Code as a Liberal Art, Spring 2025

Unit 2 Project

Assigned: Thursday, March 27

Due for in-class presentation, Thursday, April 17 (with 2-4 people presenting works-in-progress earlier on Tuesday, April 15)

Final draft of code: due in your Google Drive Folder on Friday, April 18, 8pm.

Using "scrapism" techniques, create an "active archive". These terms are concepts borrowed from our reading by Sam Lavigne, so consider reviewing that text to make sure you are clear on their meanings.

Start by using scraping techniques to build a corpus of text. You can either:

  1. Write an algorithm that starts from a list of URLs that you gather manually, iterating over the list, then downloading and saving some part of the response. In this case, we could think of your archiving process as more an example of "web scraping".
  2. Write an algorithm that starts from one URL and uses a queue to download the content of that URL, then find URLs within that content, add them to the queue, and repeat the process. In this case, we could think of your archiving process as more an example of "web crawling".

Ultimately, you will submit a written text or collection of texts that have been generated by algorithm and the data of your corpus.

We will see how to use a Markov chain to build a data structure that models an entire corpus and the relationships of words within it. You will also see how to use this Markov chain to generate new sentences or phrases that seem like they could plausibly be from that corpus.
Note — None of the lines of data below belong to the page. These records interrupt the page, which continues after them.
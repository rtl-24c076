// vl_fft_core: in-place, memory-based variable-length FFT processor.
//
// Computes 8192, 4096, 2048, 1024, 512, 256 or 64-point DIF FFTs with one
// radix-2^2 butterfly PE that reads four complex words and writes four back
// every clock. Data live in four banks of 2048 words; the bank of each
// address is the sum of its radix-4 digits mod 4, which makes the four
// addresses of every butterfly fall in four different banks. A read and a
// write commutator route the PE ports to the banks. Lengths that are not a
// power of four start with a stage in which the PE runs as two radix-2
// butterflies.
//
// Pipeline (one butterfly per clock, three clocks from read to write-back):
//   c0  DAG gives s,t,u,v; bank index of s; commutated word addresses go to
//       the banks; coefficient indices go to the twiddle ROMs
//   c1  bank data -> read commutator -> input registers; twiddles registered
//   c2  PE -> output registers
//   c3  write commutator -> bank write ports
// Streaming interface: after start (which latches mode) the core takes L
// samples with in_valid/in_ready, computes, then outputs L results in
// natural frequency order with out_valid high for L consecutive clocks
// (out_k gives the index). The results are X[k]/L. done pulses with the
// last result.
module vl_fft_core
  import fft_pkg::*;
(
  input  logic              clk,
  input  logic              rst_n,
  input  logic              start,
  input  fft_mode_e         mode_in,
  input  logic              in_valid,
  output logic              in_ready,
  input  cplx_t             in_data,
  output logic              out_valid,
  output cplx_t             out_data,
  output logic [ADDR_W-1:0] out_k,
  output logic              busy,
  output logic              done,
  // observation of internal mechanisms
  output logic              issue,      // a butterfly is issued this clock
  output logic              radix2,     // issued butterfly is radix-2 mode
  output logic              stall       // pipeline drain between stages
);
  localparam int unsigned CW = $bits(cplx_t);

  // ---------------------------------------------------------------- control
  fft_mode_e         mode;
  logic              ld_we, ul_re, dag_clear, ctl_done;
  logic [ADDR_W-1:0] ld_addr, ul_addr, ul_k;
  logic              last_bf, last_stage, dag_done;
  logic [ADDR_W-1:0] a_s, a_t, a_u, a_v;
  logic [BFC_W-1:0]  bf_cnt;
  logic [STG_W-1:0]  stage_cnt;

  fft_controller u_ctl (
    .clk, .rst_n, .start, .mode_in, .mode,
    .in_valid, .in_ready, .ld_we, .ld_addr,
    .dag_clear, .issue, .dag_last_bf(last_bf), .dag_last_stage(last_stage),
    .stall, .ul_re, .ul_addr, .ul_k, .busy, .done(ctl_done)
  );

  vl_dag u_dag (
    .clk, .rst_n, .mode, .clear(dag_clear), .step(issue),
    .addr_s(a_s), .addr_t(a_t), .addr_u(a_u), .addr_v(a_v),
    .bf_cnt, .stage_cnt, .radix2, .last_bf, .last_stage, .done(dag_done)
  );

  // --------------------------------------------------------------- c0: read
  logic [1:0] m0;
  logic       straddle0;
  logic [BANK_AW-1:0] port_wa [4];
  logic [BANK_AW-1:0] bank_ra [4];

  bank_index_gen u_big (.addr(a_s), .bank(m0));
  // The symbol lies on a radix-4 digit boundary when K is odd.
  assign straddle0 = ~stage_cnt[0];

  assign port_wa[0] = a_s[ADDR_W-1:2];
  assign port_wa[1] = a_t[ADDR_W-1:2];
  assign port_wa[2] = a_u[ADDR_W-1:2];
  assign port_wa[3] = a_v[ADDR_W-1:2];

  commutator #(.W(BANK_AW), .TO_BANKS(1'b1)) u_addr_com (
    .bank_m(m0), .straddle(straddle0), .din(port_wa), .dout(bank_ra)
  );

  logic [ADDR_W-1:0] ci1, ci2, ci3;
  twid_t w1, w2, w3;
  vl_cag u_cag (.bf_cnt, .stage_cnt, .radix2, .idx1(ci1), .idx2(ci2), .idx3(ci3));
  twiddle_rom u_rom1 (.clk, .idx(ci1), .w(w1));
  twiddle_rom u_rom2 (.clk, .idx(ci2), .w(w2));
  twiddle_rom u_rom3 (.clk, .idx(ci3), .w(w3));

  // Load / unload bank selection.
  logic [1:0] ld_bank, ul_bank;
  bank_index_gen u_big_ld (.addr(ld_addr), .bank(ld_bank));
  bank_index_gen u_big_ul (.addr(ul_addr), .bank(ul_bank));

  // ------------------------------------------------------------ pipeline tags
  typedef struct packed {
    logic       valid;
    logic       radix2;
    logic [1:0] m;
    logic       straddle;
  } tag_t;

  tag_t tag1, tag2, tag3;
  logic [BANK_AW-1:0] wa1 [4], wa2 [4], wa3 [4];   // per-bank word addresses
  logic               ul_v1;
  logic [1:0]         ul_bank1;
  logic [ADDR_W-1:0]  ul_k1;
  logic               done1;

  always_ff @(posedge clk or negedge rst_n) begin
    if (!rst_n) begin
      tag1 <= '0; tag2 <= '0; tag3 <= '0;
      ul_v1 <= 1'b0; ul_bank1 <= '0; ul_k1 <= '0; done1 <= 1'b0;
    end else begin
      tag1 <= '{valid: issue, radix2: radix2, m: m0, straddle: straddle0};
      tag2 <= tag1;
      tag3 <= tag2;
      ul_v1    <= ul_re;
      ul_bank1 <= ul_bank;
      ul_k1    <= ul_k;
      done1    <= ctl_done;
    end
  end

  always_ff @(posedge clk) begin
    wa1 <= bank_ra;
    wa2 <= wa1;
    wa3 <= wa2;
  end

  // ------------------------------------------------------------------ banks
  logic [CW-1:0]      rdata [4];
  logic [CW-1:0]      bank_wd [4];
  logic               b_re [4];
  logic [BANK_AW-1:0] b_ra [4];
  logic               b_we [4];
  logic [BANK_AW-1:0] b_wa [4];
  logic [CW-1:0]      b_wd [4];

  for (genvar b = 0; b < 4; b++) begin : g_bank
    always_comb begin
      if (ul_re) begin
        b_re[b] = (ul_bank == 2'(b));
        b_ra[b] = ul_addr[ADDR_W-1:2];
      end else begin
        b_re[b] = issue;
        b_ra[b] = bank_ra[b];
      end
      if (ld_we) begin
        b_we[b] = (ld_bank == 2'(b));
        b_wa[b] = ld_addr[ADDR_W-1:2];
        b_wd[b] = in_data;
      end else begin
        b_we[b] = tag3.valid;
        b_wa[b] = wa3[b];
        b_wd[b] = bank_wd[b];
      end
    end
    mem_bank #(.DEPTH(NMAX / BANKS), .W(CW)) u_bank (
      .clk, .re(b_re[b]), .raddr(b_ra[b]), .rdata(rdata[b]),
      .we(b_we[b]), .waddr(b_wa[b]), .wdata(b_wd[b])
    );
  end

  // ---------------------------------------------------- c1: read commutator
  logic [CW-1:0] port_rd [4];
  commutator #(.W(CW), .TO_BANKS(1'b0)) u_rd_com (
    .bank_m(tag1.m), .straddle(tag1.straddle), .din(rdata), .dout(port_rd)
  );

  cplx_t x_reg [4];
  twid_t w1_reg, w2_reg, w3_reg;
  always_ff @(posedge clk) begin
    for (int p = 0; p < 4; p++) x_reg[p] <= cplx_t'(port_rd[p]);
    w1_reg <= w1;
    w2_reg <= w2;
    w3_reg <= w3;
  end

  // ---------------------------------------------------------------- c2: PE
  cplx_t pe_y [4];
  r22_pe u_pe (
    .x(x_reg), .w1(w1_reg), .w2(w2_reg), .w3(w3_reg),
    .radix2(tag2.radix2), .y(pe_y)
  );

  logic [CW-1:0] y_reg [4];
  always_ff @(posedge clk) begin
    for (int p = 0; p < 4; p++) y_reg[p] <= CW'(pe_y[p]);
  end

  // ------------------------------------------------- c3: write commutator
  commutator #(.W(CW), .TO_BANKS(1'b1)) u_wr_com (
    .bank_m(tag3.m), .straddle(tag3.straddle), .din(y_reg), .dout(bank_wd)
  );

  // ----------------------------------------------------------------- output
  assign out_valid = ul_v1;
  assign out_data  = cplx_t'(rdata[ul_bank1]);
  assign out_k     = ul_k1;
  assign done      = done1;

  // Load and unload use the bank ports only while no butterfly is in
  // flight; the DAG finishes exactly when the last butterfly is issued.
  a_no_load_during_run: assert property (@(posedge clk) disable iff (!rst_n)
                                         !(ld_we && (issue || tag3.valid)));
  a_no_unload_during_run: assert property (@(posedge clk) disable iff (!rst_n)
                                           !(ul_re && (issue || tag3.valid)));
  a_dag_done_at_flush: assert property (@(posedge clk) disable iff (!rst_n)
                                        dag_done |-> !issue && busy);

endmodule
Your final output can be entirely Markov-generated, or can be generated in a more structured way (think like a Mad Lib), or some hybrid of these two approaches. In other words, maybe you might use a Markov process to generate sentences within the larger template of a story, legal document, or some other template.

Refer back to Unit 2 lessons 2-4 for how to implement this.

Your Unit 2 Project folder in Google Drive should have two separate Python programs:

  1. One called build_corpus.py which will include your web scraping and/or crawling code, and will generate one or more text files within a subfolder called corpus.
  2. Another one called markov.py will read from the file(s) in this corpus and generate your output in a folder called output.

To complete the assignment experiment with running the Markov algorithm several times and adjusting it until you get something that you like. Then in class you can present both your ouput text, as well as the code used to generate it, and the code used to build your corpus.